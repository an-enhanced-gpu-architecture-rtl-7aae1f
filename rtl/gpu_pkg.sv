// gpu_pkg: sizes and types shared by the large-warp GPU core.
// Default sizes follow the evaluated configuration: 32 SIMD lanes, 1024 threads
// held as 4 large warps of 256 threads (8 rows of 32), a 64KB register file
// (16 32-bit registers per thread), 8 DRAM banks with 4KB rows and 128-byte lines.
// The instruction encoding (op_e, inst_t) is this design's own: the source
// evaluated its ideas on a simulated x86 with added intrinsics, so only the
// operations the mechanisms need are defined here.
package gpu_pkg;
  localparam int unsigned PC_W   = 16;   // instruction index width

  typedef enum logic [3:0] {
    OP_NOP   = 4'd0,
    OP_ADD   = 4'd1,   // rd = rs1 + rs2
    OP_ADDI  = 4'd2,   // rd = rs1 + imm
    OP_TID   = 4'd3,   // rd = global thread id
    OP_SETLT = 4'd4,   // pred = (rs1 < rs2), unsigned
    OP_SETGT = 4'd5,   // pred = (rs1 > rs2), unsigned
    OP_BRA   = 4'd6,   // conditional branch on pred to target, reconverge at rpc
    OP_JMP   = 4'd7,   // unconditional jump to target
    OP_LD    = 4'd8,   // rd = global_mem[line of rs1][lane], hint bit may be set
    OP_CACC  = 4'd9,   // conditional accumulate: spm[rs1 + excl_prefix*4] = rs2 if pred; rd = count
    OP_TTRAV = 4'd10,  // tree traverse: rd = rs1 + (sum(pred) << rs2)
    OP_EXIT  = 4'd11,  // warp finishes
    OP_LI    = 4'd12   // rd = imm, zero-extended
  } op_e;

  typedef struct packed {
    op_e              op;
    logic [3:0]       rd;
    logic [3:0]       rs1;
    logic [3:0]       rs2;
    logic [15:0]      imm;
    logic [PC_W-1:0]  target;  // branch / jump target
    logic [PC_W-1:0]  rpc;     // reconvergence (control flow merge) PC of a branch
    logic             hint;    // row buffer locality hint for OP_LD
  } inst_t;

  // How the sub-warp former breaks a large warp into sub-warps.
  typedef enum logic [1:0] {
    SW_PACK   = 2'd0,   // one active thread per column, lowest row first
    SW_ROW    = 2'd1,   // one row of the active mask per sub-warp (memory instructions)
    SW_SINGLE = 2'd2    // a single sub-warp (unconditional jump / exit)
  } sw_mode_e;

  // instructions after which a warp is only re-fetched once all its sub-warps are done
  function automatic logic waits_all(op_e op);
    return op inside {OP_BRA, OP_JMP, OP_LD, OP_EXIT};
  endfunction

  function automatic sw_mode_e mode_of(op_e op);
    case (op)
      OP_LD, OP_CACC, OP_TTRAV: return SW_ROW;
      OP_JMP, OP_EXIT:          return SW_SINGLE;
      default:                  return SW_PACK;
    endcase
  endfunction
endpackage
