// banked_rf: register file with one separately addressed bank per SIMD lane.
// Bank c holds the registers of every thread in column c of every large warp,
// at word {large warp ID, row ID, register ID}. Because each bank has its own
// address decoder, one sub-warp can read threads taken from different rows of
// the large warp in parallel, one per lane. The banking and indexing follow the
// source; the port count is this design's: two read ports (rs1, rs2) read
// asynchronously, and two write ports (A: pipeline writeback, B: returning
// load data, which writes a whole row). Writes happen at the clock edge; if both
// ports hit the same word, port B wins (the core's interlock prevents it).
// Contents are not reset: software writes a register before reading it.
module banked_rf #(
  parameter int unsigned N      = 32,
  parameter int unsigned K      = 8,
  parameter int unsigned W      = 4,
  parameter int unsigned R      = 16,
  parameter int unsigned DATA_W = 32
) (
  input  logic                              clk,
  input  logic [$clog2(W)-1:0]              rd_warp_i,
  input  logic [N-1:0][$clog2(K)-1:0]       rd_row_i,
  input  logic [$clog2(R)-1:0]              rd_reg1_i,
  input  logic [$clog2(R)-1:0]              rd_reg2_i,
  output logic [N-1:0][DATA_W-1:0]          rd_data1_o,
  output logic [N-1:0][DATA_W-1:0]          rd_data2_o,
  input  logic [N-1:0]                      wa_en_i,
  input  logic [$clog2(W)-1:0]              wa_warp_i,
  input  logic [N-1:0][$clog2(K)-1:0]       wa_row_i,
  input  logic [$clog2(R)-1:0]              wa_reg_i,
  input  logic [N-1:0][DATA_W-1:0]          wa_data_i,
  input  logic [N-1:0]                      wb_en_i,
  input  logic [$clog2(W)-1:0]              wb_warp_i,
  input  logic [$clog2(K)-1:0]              wb_row_i,
  input  logic [$clog2(R)-1:0]              wb_reg_i,
  input  logic [N-1:0][DATA_W-1:0]          wb_data_i
);
  localparam int unsigned WB_ = $clog2(W), KB = $clog2(K), RB = $clog2(R);
  localparam int unsigned AW = WB_ + KB + RB;
  localparam int unsigned DEPTH = W * K * R;

  function automatic logic [AW-1:0] idx(logic [WB_-1:0] w, logic [KB-1:0] r, logic [RB-1:0] g);
    return {w, r, g};
  endfunction

  // one bank per lane, each with its own address decoders
  for (genvar c = 0; c < N; c++) begin : g_lane
    logic [DATA_W-1:0] bank [DEPTH];
    assign rd_data1_o[c] = bank[idx(rd_warp_i, rd_row_i[c], rd_reg1_i)];
    assign rd_data2_o[c] = bank[idx(rd_warp_i, rd_row_i[c], rd_reg2_i)];
    always_ff @(posedge clk) begin
      if (wa_en_i[c]) bank[idx(wa_warp_i, wa_row_i[c], wa_reg_i)] <= wa_data_i[c];
      if (wb_en_i[c]) bank[idx(wb_warp_i, wb_row_i, wb_reg_i)]    <= wb_data_i[c];
    end
  end
endmodule
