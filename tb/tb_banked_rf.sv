// tb_banked_rf: every lane reads and writes its own bank at its own row.
// Fills the file through both write ports, then reads random sub-warps whose
// lanes sit in different rows and compares with a reference array.
module tb_banked_rf;
  localparam int N = 8, K = 4, W = 2, R = 4;
  logic clk = 0;
  always #5 clk = ~clk;
  logic [0:0] rw, aw, bw;
  logic [N-1:0][1:0] rrow, arow;
  logic [1:0] r1, r2, ar, br, brow;
  logic [N-1:0][31:0] d1, d2, ad, bd;
  logic [N-1:0] ae, be;
  logic [31:0] ref_m [N][W][K][R];
  int checks = 0, failures = 0;

  banked_rf #(.N(N), .K(K), .W(W), .R(R)) dut (.clk,
    .rd_warp_i(rw), .rd_row_i(rrow), .rd_reg1_i(r1), .rd_reg2_i(r2), .rd_data1_o(d1), .rd_data2_o(d2),
    .wa_en_i(ae), .wa_warp_i(aw), .wa_row_i(arow), .wa_reg_i(ar), .wa_data_i(ad),
    .wb_en_i(be), .wb_warp_i(bw), .wb_row_i(brow), .wb_reg_i(br), .wb_data_i(bd));

  initial begin
    repeat (10000) @(posedge clk);
    failures++;
    $display("TB_RESULT checks=%0d failures=%0d", checks, failures);
    $finish;
  end

  initial begin
    ae = '0; be = '0; aw = 0; bw = 0; arow = '0; brow = 0; ar = 0; br = 0; ad = '0; bd = '0;
    rw = 0; rrow = '0; r1 = 0; r2 = 0;
    // fill through port B (whole rows)
    for (int w = 0; w < W; w++) for (int k = 0; k < K; k++) for (int g = 0; g < R; g++) begin
      @(negedge clk);
      be = '1; bw = 1'(w); brow = 2'(k); br = 2'(g);
      for (int c = 0; c < N; c++) begin bd[c] = $urandom; ref_m[c][w][k][g] = bd[c]; end
    end
    @(negedge clk); be = '0;
    for (int t = 0; t < 1500; t++) begin
      // random partial write through port A with per-lane rows
      @(negedge clk);
      ae = N'($urandom); aw = 1'($urandom); ar = 2'($urandom);
      for (int c = 0; c < N; c++) begin
        arow[c] = 2'($urandom); ad[c] = $urandom;
      end
      rw = 1'($urandom); r1 = 2'($urandom); r2 = 2'($urandom);
      for (int c = 0; c < N; c++) rrow[c] = 2'($urandom);
      #1;
      for (int c = 0; c < N; c++) begin
        checks += 2;
        if (d1[c] != ref_m[c][rw][rrow[c]][r1]) begin failures++; $display("FAIL rs1 lane %0d", c); end
        if (d2[c] != ref_m[c][rw][rrow[c]][r2]) begin failures++; $display("FAIL rs2 lane %0d", c); end
      end
      // the write lands at the next clock edge
      for (int c = 0; c < N; c++) if (ae[c]) ref_m[c][aw][arow[c]][ar] = ad[c];
    end
    $display("TB_RESULT checks=%0d failures=%0d", checks, failures);
    $finish;
  end
endmodule
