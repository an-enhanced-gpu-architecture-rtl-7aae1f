// branch_mask_buf: temporary active mask buffers for branches of large warps.
// Whether a large warp diverged is only known once all its sub-warps have
// executed the branch, so each sub-warp ORs its threads into a "taken" or a
// "not taken" buffer (one bit per thread of the large warp, placed by row and
// lane). When the last sub-warp is done the core reads the pair, updates the
// warp's PC and mask and pushes stack entries if both are non-empty, and
// clears the pair with clr_i. One pair per large warp (the source sizes a
// single pair; keeping one per warp lets branches of different warps overlap).
// acc_i and clr_i for the same warp in one cycle: the clear wins.
module branch_mask_buf #(
  parameter int unsigned N = 32,
  parameter int unsigned K = 8,
  parameter int unsigned W = 4
) (
  input  logic                          clk,
  input  logic                          rst_n,
  input  logic                          acc_i,
  input  logic [$clog2(W)-1:0]          acc_warp_i,
  input  logic [N-1:0]                  acc_lanes_i,
  input  logic [N-1:0][$clog2(K)-1:0]   acc_row_i,
  input  logic [N-1:0]                  acc_taken_i,
  input  logic                          clr_i,
  input  logic [$clog2(W)-1:0]          clr_warp_i,
  input  logic [$clog2(W)-1:0]          rd_warp_i,
  output logic [K-1:0][N-1:0]           taken_o,
  output logic [K-1:0][N-1:0]           not_taken_o,
  output logic                          diverged_o
);
  logic [W-1:0][K-1:0][N-1:0] tk, nt;

  assign taken_o     = tk[rd_warp_i];
  assign not_taken_o = nt[rd_warp_i];
  assign diverged_o  = (taken_o != '0) && (not_taken_o != '0);

  always_ff @(posedge clk or negedge rst_n) begin
    if (!rst_n) begin
      tk <= '0;
      nt <= '0;
    end else begin
      if (acc_i)
        for (int c = 0; c < N; c++)
          if (acc_lanes_i[c]) begin
            if (acc_taken_i[c]) tk[acc_warp_i][acc_row_i[c]][c] <= 1'b1;
            else                nt[acc_warp_i][acc_row_i[c]][c] <= 1'b1;
          end
      if (clr_i) begin
        tk[clr_warp_i] <= '0;
        nt[clr_warp_i] <= '0;
      end
    end
  end
endmodule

§ **Task instructions**: Return all lines of the material above in which "wins" occurs.

§ **Answer for the task**:
// ports hit the same word, port B wins (the core's interlock prevents it).
// acc_i and clr_i for the same warp in one cycle: the clear wins.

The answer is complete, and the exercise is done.